**What is needed**. Repeat each line, word for word, from the one containing "automatic int d" through the last line of the entries, and include no other output.

☆ ☆ ☆

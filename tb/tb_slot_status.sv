// tb_slot_status: checks the per-latch empty/full flags against pointer
// arithmetic.
//
// For random put and get counts p and g with 0 <= p - g <= N (N = 16), the
// inputs are the N-stage thermometer (Johnson) codes of p and g. Slot k holds
// a word exactly when (k - g) mod N < p - g; full must say so and empty must be
// its complement. Includes the empty (p = g) and full (p = g + N) cases.
module tb_slot_status;

  localparam int NV = 4, NH = 4, N = NV * NH;

  int checks = 0, failures = 0;
  logic [NV-1:0][NH-1:0] tp, tg, empty, full;

  slot_status #(.NV(NV), .NH(NH)) dut (.therm_put(tp), .therm_get(tg), .empty, .full);

  function automatic logic [N-1:0] jcode(int m);
    int r = m % (2 * N);
    logic [N-1:0] v = '0;
    for (int k = 0; k < N; k++) v[k] = (r < N) ? (k < r) : (k >= r - N);
    return v;
  endfunction

  initial begin
    for (int t = 0; t < 400; t++) begin
      automatic int g = $urandom_range(4 * N);
      automatic int d = (t < 2 * N + 2) ? t % (N + 1) : $urandom_range(N);
      automatic int p = g + d;
      automatic logic [N-1:0] jp = jcode(p), jg = jcode(g);
      for (int i = 0; i < NV; i++)
        for (int j = 0; j < NH; j++) begin
          tp[i][j] = jp[i + NV * j];
          tg[i][j] = jg[i + NV * j];
        end
      #1;
      for (int i = 0; i < NV; i++)
        for (int j = 0; j < NH; j++) begin
          automatic int k = i + NV * j;
          automatic logic occ = ((k - g % N + N) % N) < d;
          checks++;
          if (full[i][j] !== occ || empty[i][j] !== !occ) begin
            failures++;
            $display("ERROR: p=%0d g=%0d slot %0d full=%b empty=%b expected full=%b",
                     p, g, k, full[i][j], empty[i][j], occ);
          end
        end
    end
    $display("TB_RESULT checks=%0d failures=%0d", checks, failures);
    $finish;
  end

  initial begin
    #100000;
    failures++;
    $display("ERROR: watchdog expired");
    $display("TB_RESULT checks=%0d failures=%0d", checks, failures);
    $finish;
  end

endmodule : tb_slot_status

☆ ☆ ☆

**Problem solution**.
      automatic int d = (t < 2 * N + 2) ? t % (N + 1) : $urandom_range(N);
      automatic int p = g + d;
      automatic logic [N-1:0] jp = jcode(p), jg = jcode(g);
      for (int i = 0; i < NV; i++)
        for (int j = 0; j < NH; j++) begin
          tp[i][j] = jp[i + NV * j];
          tg[i][j] = jg[i + NV * j];
        end
      #1;
      for (int i = 0; i < NV; i++)
        for (int j = 0; j < NH; j++) begin
          automatic int k = i + NV * j;
          automatic logic occ = ((k - g % N + N) % N) < d;
          checks++;
          if (full[i][j] !== occ || empty[i][j] !== !occ) begin
            failures++;
            $display("ERROR: p=%0d g=%0d slot %0d full=%b empty=%b expected full=%b",
                     p, g, k, full[i][j], empty[i][j], occ);
          end
        end
    end
    $display("TB_RESULT checks=%0d failures=%0d", checks, failures);
    $finish;
  end

  initial begin
    #100000;
    failures++;
    $display("ERROR: watchdog expired");
    $display("TB_RESULT checks=%0d failures=%0d", checks, failures);
    $finish;
  end

endmodule : tb_slot_status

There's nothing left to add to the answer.